Input records
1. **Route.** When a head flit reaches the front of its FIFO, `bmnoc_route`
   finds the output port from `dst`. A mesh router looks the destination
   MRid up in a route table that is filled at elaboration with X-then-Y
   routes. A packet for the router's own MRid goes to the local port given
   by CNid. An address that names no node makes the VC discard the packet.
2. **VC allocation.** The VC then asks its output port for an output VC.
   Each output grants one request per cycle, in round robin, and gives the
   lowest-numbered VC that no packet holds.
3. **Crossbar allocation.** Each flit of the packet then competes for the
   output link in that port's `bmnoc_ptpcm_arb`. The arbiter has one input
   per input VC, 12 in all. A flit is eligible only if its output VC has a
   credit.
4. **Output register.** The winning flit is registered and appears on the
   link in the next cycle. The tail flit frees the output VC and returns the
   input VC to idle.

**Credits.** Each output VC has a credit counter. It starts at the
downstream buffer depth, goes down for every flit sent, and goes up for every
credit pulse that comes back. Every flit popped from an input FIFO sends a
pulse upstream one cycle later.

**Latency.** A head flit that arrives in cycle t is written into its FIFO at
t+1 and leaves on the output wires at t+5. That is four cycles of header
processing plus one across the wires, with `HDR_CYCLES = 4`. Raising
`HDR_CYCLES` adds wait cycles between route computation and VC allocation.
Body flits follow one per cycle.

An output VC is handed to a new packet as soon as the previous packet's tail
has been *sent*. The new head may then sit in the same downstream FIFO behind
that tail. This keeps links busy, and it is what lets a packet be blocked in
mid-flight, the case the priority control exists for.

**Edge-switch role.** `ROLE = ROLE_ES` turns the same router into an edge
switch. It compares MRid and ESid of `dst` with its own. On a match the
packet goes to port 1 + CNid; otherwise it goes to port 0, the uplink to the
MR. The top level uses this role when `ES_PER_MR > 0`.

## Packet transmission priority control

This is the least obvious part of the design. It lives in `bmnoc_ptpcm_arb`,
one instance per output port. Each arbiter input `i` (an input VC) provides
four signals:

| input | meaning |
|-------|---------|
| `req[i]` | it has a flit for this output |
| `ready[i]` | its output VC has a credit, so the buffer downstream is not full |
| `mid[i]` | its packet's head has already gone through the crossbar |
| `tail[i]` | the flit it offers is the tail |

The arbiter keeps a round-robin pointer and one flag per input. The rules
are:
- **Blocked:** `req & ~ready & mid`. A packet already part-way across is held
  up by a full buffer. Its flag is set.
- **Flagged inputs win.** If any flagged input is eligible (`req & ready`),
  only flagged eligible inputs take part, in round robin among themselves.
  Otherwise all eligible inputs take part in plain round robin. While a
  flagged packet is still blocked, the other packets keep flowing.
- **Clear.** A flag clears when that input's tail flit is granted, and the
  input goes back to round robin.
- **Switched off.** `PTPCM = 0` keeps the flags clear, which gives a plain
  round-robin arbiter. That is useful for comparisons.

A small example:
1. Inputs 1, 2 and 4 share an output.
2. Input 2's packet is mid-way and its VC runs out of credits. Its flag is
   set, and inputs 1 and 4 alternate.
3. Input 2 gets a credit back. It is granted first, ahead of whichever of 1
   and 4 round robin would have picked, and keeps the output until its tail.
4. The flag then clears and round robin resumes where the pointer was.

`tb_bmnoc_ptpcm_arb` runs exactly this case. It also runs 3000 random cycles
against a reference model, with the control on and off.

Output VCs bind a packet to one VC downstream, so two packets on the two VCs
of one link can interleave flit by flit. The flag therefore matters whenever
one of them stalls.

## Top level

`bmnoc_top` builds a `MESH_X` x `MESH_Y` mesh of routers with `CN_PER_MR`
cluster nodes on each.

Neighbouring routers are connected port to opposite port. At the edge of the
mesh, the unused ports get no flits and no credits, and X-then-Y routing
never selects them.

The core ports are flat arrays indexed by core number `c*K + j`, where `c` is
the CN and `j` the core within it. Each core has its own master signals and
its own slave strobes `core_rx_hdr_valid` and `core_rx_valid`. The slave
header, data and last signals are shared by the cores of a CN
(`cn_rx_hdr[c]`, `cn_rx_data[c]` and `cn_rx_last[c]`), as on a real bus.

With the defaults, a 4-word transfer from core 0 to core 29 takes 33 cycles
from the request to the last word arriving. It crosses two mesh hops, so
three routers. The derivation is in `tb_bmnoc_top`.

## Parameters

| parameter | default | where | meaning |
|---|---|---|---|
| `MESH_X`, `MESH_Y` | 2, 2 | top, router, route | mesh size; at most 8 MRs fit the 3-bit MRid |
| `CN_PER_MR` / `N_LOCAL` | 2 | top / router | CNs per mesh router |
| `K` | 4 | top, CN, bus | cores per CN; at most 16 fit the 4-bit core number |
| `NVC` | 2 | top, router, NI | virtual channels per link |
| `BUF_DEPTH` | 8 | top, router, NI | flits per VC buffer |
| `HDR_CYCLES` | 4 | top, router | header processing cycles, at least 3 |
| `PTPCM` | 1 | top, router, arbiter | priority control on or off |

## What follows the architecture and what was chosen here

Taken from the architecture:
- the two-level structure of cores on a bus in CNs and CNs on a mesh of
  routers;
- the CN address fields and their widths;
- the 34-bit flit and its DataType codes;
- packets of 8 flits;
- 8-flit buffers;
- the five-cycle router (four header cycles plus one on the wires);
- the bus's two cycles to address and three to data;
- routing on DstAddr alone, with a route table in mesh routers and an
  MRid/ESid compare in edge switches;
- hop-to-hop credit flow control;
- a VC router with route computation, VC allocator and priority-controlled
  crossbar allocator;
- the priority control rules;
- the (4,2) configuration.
...
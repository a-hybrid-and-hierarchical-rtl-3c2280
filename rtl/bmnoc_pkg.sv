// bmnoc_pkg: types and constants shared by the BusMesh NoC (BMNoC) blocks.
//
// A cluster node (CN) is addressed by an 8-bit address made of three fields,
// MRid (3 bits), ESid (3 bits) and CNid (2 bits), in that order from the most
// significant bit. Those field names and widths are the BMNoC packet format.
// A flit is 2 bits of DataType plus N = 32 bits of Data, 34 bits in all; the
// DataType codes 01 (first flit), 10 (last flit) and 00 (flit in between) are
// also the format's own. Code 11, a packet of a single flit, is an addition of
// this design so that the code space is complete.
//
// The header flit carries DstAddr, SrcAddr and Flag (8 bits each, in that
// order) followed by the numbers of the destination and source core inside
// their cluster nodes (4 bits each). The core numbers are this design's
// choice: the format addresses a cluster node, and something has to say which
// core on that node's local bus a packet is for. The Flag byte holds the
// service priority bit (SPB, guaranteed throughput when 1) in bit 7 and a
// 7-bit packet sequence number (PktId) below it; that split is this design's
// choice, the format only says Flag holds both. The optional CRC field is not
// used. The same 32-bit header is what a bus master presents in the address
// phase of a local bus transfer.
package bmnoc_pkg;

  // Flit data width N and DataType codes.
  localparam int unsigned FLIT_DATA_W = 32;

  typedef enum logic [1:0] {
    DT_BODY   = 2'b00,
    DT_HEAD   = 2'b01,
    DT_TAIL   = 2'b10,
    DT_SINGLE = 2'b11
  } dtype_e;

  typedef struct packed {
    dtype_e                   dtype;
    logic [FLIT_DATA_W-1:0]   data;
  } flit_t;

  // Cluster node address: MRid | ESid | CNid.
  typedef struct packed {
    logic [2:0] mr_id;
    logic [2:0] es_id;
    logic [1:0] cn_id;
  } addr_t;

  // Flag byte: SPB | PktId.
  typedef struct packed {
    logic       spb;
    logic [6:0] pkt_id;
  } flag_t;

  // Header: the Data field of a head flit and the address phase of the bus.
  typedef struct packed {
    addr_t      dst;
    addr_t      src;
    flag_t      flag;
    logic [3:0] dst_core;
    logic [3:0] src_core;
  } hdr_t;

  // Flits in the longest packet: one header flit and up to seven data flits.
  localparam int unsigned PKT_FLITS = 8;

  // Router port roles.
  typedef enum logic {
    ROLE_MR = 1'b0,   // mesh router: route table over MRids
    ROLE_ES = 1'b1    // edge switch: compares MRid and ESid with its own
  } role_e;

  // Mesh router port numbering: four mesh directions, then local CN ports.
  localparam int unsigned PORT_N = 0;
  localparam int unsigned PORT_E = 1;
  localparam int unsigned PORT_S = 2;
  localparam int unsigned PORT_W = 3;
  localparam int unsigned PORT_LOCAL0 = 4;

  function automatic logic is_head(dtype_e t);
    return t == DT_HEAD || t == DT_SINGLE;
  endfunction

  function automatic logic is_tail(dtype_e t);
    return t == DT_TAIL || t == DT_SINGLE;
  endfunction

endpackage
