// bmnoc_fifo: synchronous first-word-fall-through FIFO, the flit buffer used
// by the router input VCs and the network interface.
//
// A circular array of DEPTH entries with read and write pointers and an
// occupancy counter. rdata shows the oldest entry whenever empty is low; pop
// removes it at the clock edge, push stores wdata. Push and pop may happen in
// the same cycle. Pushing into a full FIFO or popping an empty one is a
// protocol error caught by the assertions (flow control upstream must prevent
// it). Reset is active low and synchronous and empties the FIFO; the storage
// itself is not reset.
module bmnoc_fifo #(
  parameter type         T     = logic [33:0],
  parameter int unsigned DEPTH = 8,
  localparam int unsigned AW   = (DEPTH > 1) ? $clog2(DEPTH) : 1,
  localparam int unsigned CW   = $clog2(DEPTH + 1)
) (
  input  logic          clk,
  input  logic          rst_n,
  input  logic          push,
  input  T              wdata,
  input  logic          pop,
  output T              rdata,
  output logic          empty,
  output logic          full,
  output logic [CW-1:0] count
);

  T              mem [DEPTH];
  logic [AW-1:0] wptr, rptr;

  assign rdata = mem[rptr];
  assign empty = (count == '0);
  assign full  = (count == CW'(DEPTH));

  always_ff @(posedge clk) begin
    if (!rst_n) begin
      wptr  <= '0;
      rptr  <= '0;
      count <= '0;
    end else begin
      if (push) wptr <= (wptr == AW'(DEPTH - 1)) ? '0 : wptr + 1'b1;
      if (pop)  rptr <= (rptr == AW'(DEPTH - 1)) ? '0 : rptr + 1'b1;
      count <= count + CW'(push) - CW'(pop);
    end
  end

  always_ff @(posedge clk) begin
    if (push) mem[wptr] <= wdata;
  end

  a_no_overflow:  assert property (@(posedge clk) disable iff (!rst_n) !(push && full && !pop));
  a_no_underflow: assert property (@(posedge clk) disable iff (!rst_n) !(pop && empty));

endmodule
--
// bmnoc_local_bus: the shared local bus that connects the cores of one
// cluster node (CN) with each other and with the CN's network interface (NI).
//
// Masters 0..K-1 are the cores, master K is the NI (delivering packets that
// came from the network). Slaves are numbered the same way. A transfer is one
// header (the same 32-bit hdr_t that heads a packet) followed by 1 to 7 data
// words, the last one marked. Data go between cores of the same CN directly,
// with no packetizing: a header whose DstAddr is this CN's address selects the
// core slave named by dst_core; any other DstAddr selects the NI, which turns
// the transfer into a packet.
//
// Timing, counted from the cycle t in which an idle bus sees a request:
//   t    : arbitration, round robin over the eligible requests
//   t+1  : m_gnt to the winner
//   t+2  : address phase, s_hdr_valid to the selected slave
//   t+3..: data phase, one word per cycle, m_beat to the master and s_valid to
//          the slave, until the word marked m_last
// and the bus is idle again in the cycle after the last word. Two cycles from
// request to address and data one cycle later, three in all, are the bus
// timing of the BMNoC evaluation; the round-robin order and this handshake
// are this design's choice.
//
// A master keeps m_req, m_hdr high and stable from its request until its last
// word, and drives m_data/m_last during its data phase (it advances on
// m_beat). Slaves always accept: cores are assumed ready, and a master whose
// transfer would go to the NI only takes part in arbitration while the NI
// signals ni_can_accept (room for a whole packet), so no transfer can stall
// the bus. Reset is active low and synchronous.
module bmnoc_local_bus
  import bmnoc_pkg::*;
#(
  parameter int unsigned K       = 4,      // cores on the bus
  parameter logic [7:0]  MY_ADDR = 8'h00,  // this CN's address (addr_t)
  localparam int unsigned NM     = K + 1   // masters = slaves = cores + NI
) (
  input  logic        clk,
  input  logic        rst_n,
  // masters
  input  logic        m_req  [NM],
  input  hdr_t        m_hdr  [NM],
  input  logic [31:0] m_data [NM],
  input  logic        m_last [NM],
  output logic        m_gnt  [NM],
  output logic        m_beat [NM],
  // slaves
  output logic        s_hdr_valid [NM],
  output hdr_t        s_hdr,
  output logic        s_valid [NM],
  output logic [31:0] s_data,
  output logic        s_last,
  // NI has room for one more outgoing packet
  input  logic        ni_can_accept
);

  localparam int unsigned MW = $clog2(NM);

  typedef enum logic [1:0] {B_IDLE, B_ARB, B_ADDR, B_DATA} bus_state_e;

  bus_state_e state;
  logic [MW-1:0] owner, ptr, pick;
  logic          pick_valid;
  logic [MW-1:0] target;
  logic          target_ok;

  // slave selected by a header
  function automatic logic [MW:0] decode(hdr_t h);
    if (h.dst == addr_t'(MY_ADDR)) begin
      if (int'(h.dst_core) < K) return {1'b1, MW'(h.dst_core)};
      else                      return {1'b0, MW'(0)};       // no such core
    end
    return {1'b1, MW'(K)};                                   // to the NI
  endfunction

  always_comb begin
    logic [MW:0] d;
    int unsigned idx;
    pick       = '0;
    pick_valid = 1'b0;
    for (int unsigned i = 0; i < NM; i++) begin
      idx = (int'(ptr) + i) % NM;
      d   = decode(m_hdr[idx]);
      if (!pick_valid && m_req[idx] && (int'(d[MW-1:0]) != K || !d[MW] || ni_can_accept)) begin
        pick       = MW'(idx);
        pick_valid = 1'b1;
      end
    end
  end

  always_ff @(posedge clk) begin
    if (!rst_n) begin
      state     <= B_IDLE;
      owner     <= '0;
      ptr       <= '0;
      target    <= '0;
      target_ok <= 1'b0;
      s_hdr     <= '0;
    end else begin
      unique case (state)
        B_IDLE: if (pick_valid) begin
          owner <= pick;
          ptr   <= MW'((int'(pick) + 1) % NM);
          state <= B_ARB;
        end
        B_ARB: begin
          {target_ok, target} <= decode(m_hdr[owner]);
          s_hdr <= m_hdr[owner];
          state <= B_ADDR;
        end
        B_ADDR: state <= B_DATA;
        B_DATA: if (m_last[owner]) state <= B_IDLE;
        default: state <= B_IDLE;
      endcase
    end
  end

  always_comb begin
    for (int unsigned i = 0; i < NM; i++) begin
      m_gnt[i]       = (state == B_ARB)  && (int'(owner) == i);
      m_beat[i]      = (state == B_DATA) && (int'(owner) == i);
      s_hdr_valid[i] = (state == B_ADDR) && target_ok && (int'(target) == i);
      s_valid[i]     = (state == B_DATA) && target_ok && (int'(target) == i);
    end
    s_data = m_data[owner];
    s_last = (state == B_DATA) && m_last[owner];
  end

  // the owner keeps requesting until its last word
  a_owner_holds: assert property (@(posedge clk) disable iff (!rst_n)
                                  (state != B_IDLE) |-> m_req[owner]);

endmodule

Assignment
Your task is to find every line above containing the word "arbitration" and copy it.

Exercise response
//   t    : arbitration, round robin over the eligible requests
// transfer would go to the NI only takes part in arbitration while the NI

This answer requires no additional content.